Exercise objective | Below are the records; give again exactly the line with "derived from its arithmetic circuit.", the line with "3. the select", and each line that lies between them, and nothing besides.

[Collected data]
- - - -

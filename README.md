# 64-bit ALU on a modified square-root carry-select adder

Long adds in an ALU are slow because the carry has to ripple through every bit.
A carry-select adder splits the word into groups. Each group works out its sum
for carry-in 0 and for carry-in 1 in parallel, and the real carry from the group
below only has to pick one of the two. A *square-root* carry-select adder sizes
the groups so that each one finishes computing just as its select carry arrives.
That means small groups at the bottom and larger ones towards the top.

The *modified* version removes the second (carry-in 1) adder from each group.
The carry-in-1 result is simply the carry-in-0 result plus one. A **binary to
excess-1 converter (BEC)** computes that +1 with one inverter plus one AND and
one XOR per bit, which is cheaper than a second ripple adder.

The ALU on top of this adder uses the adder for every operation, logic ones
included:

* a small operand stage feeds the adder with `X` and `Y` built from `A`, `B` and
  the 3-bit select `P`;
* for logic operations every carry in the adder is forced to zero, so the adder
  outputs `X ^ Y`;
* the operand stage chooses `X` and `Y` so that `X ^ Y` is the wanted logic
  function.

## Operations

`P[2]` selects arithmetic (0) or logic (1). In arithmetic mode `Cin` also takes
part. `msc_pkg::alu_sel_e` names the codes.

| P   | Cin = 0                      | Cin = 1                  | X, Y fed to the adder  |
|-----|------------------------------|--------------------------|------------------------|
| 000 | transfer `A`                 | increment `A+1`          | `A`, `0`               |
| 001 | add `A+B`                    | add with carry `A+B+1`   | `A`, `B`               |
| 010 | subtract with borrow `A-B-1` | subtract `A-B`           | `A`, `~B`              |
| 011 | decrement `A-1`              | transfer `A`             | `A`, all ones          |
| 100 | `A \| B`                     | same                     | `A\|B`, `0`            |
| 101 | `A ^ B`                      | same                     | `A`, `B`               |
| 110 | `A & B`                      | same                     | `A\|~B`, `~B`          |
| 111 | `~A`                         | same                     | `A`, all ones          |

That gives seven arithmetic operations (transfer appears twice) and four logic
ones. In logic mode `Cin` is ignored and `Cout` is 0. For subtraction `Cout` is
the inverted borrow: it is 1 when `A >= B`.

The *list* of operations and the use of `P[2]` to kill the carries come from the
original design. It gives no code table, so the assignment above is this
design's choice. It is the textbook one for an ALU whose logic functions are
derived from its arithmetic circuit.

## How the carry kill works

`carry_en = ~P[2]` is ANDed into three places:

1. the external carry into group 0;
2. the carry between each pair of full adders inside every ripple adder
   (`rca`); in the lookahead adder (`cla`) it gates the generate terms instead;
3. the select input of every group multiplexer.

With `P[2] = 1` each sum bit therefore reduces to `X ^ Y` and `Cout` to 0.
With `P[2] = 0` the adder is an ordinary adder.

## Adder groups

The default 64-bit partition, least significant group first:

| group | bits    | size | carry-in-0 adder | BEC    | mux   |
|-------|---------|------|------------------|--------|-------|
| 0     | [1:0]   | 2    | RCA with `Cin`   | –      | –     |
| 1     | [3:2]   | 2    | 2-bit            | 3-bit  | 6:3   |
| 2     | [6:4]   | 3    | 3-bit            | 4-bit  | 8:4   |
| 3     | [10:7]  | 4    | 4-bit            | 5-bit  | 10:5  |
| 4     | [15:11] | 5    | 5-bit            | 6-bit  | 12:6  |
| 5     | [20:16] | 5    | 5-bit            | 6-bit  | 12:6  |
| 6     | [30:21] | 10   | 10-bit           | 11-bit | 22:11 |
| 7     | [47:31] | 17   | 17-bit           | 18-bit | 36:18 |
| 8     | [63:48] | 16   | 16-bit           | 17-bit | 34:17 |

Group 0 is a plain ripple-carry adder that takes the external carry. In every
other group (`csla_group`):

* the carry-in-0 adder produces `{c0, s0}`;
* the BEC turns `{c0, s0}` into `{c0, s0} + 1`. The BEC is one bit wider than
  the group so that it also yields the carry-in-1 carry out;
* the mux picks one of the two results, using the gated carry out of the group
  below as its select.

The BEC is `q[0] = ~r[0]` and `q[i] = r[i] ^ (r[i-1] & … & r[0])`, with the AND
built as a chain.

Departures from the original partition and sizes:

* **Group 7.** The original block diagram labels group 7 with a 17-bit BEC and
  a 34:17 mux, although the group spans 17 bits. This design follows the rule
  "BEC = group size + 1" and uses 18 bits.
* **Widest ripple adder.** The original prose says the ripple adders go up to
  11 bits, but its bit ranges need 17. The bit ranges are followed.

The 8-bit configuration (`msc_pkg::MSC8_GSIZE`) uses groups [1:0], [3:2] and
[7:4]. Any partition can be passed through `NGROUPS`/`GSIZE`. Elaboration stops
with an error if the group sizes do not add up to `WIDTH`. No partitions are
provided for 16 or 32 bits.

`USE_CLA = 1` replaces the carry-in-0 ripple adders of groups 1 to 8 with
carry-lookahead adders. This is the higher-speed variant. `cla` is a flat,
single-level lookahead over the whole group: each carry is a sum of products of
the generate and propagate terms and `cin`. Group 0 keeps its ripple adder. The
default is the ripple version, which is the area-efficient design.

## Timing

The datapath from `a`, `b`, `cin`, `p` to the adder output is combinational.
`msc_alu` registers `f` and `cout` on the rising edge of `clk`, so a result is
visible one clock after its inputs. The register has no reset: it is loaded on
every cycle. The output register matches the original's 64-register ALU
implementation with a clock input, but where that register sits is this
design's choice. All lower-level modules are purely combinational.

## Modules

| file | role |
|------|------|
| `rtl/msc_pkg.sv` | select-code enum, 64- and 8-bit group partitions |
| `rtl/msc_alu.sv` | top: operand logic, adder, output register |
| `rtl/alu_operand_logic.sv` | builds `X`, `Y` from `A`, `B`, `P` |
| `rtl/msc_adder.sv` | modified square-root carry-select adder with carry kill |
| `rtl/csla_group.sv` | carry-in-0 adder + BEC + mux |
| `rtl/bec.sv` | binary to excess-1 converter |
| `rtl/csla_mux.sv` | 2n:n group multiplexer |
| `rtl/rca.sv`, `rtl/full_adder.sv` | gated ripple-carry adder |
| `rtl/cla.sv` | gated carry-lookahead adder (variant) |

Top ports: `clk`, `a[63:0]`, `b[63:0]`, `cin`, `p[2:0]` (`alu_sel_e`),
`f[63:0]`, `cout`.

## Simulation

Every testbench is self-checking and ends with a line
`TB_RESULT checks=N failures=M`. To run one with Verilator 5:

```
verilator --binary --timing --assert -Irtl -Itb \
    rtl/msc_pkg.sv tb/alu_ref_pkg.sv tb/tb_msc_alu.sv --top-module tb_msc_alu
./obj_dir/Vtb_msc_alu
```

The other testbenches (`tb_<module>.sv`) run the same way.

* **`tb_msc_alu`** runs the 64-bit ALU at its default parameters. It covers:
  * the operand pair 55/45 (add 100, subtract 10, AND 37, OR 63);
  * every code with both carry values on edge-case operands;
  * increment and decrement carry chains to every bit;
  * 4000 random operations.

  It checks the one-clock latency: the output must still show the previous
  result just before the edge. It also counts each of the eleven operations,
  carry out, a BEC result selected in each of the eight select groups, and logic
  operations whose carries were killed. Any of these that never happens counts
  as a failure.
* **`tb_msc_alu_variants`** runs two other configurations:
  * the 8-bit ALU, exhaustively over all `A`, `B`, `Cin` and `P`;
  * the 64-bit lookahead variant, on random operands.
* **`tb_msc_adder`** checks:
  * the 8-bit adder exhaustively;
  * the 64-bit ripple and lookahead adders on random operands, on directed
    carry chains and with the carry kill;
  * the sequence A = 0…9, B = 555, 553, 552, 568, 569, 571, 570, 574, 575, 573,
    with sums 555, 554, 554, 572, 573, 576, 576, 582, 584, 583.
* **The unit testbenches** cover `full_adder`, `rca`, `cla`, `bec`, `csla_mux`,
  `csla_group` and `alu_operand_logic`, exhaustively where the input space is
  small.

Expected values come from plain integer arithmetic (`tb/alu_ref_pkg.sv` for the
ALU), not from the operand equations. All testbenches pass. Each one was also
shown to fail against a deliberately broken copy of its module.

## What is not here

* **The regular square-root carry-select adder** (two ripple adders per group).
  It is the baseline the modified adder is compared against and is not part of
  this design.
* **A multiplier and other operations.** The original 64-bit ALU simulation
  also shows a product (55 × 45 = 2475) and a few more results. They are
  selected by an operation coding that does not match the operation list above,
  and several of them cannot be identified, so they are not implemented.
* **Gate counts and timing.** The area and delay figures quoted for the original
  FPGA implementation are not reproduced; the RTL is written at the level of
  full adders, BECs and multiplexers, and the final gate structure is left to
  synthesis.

- - - -

Finished task |
derived from its arithmetic circuit.

## How the carry kill works

`carry_en = ~P[2]` is ANDed into three places:

1. the external carry into group 0;
2. the carry between each pair of full adders inside every ripple adder
   (`rca`); in the lookahead adder (`cla`) it gates the generate terms instead;
3. the select input of every group multiplexer.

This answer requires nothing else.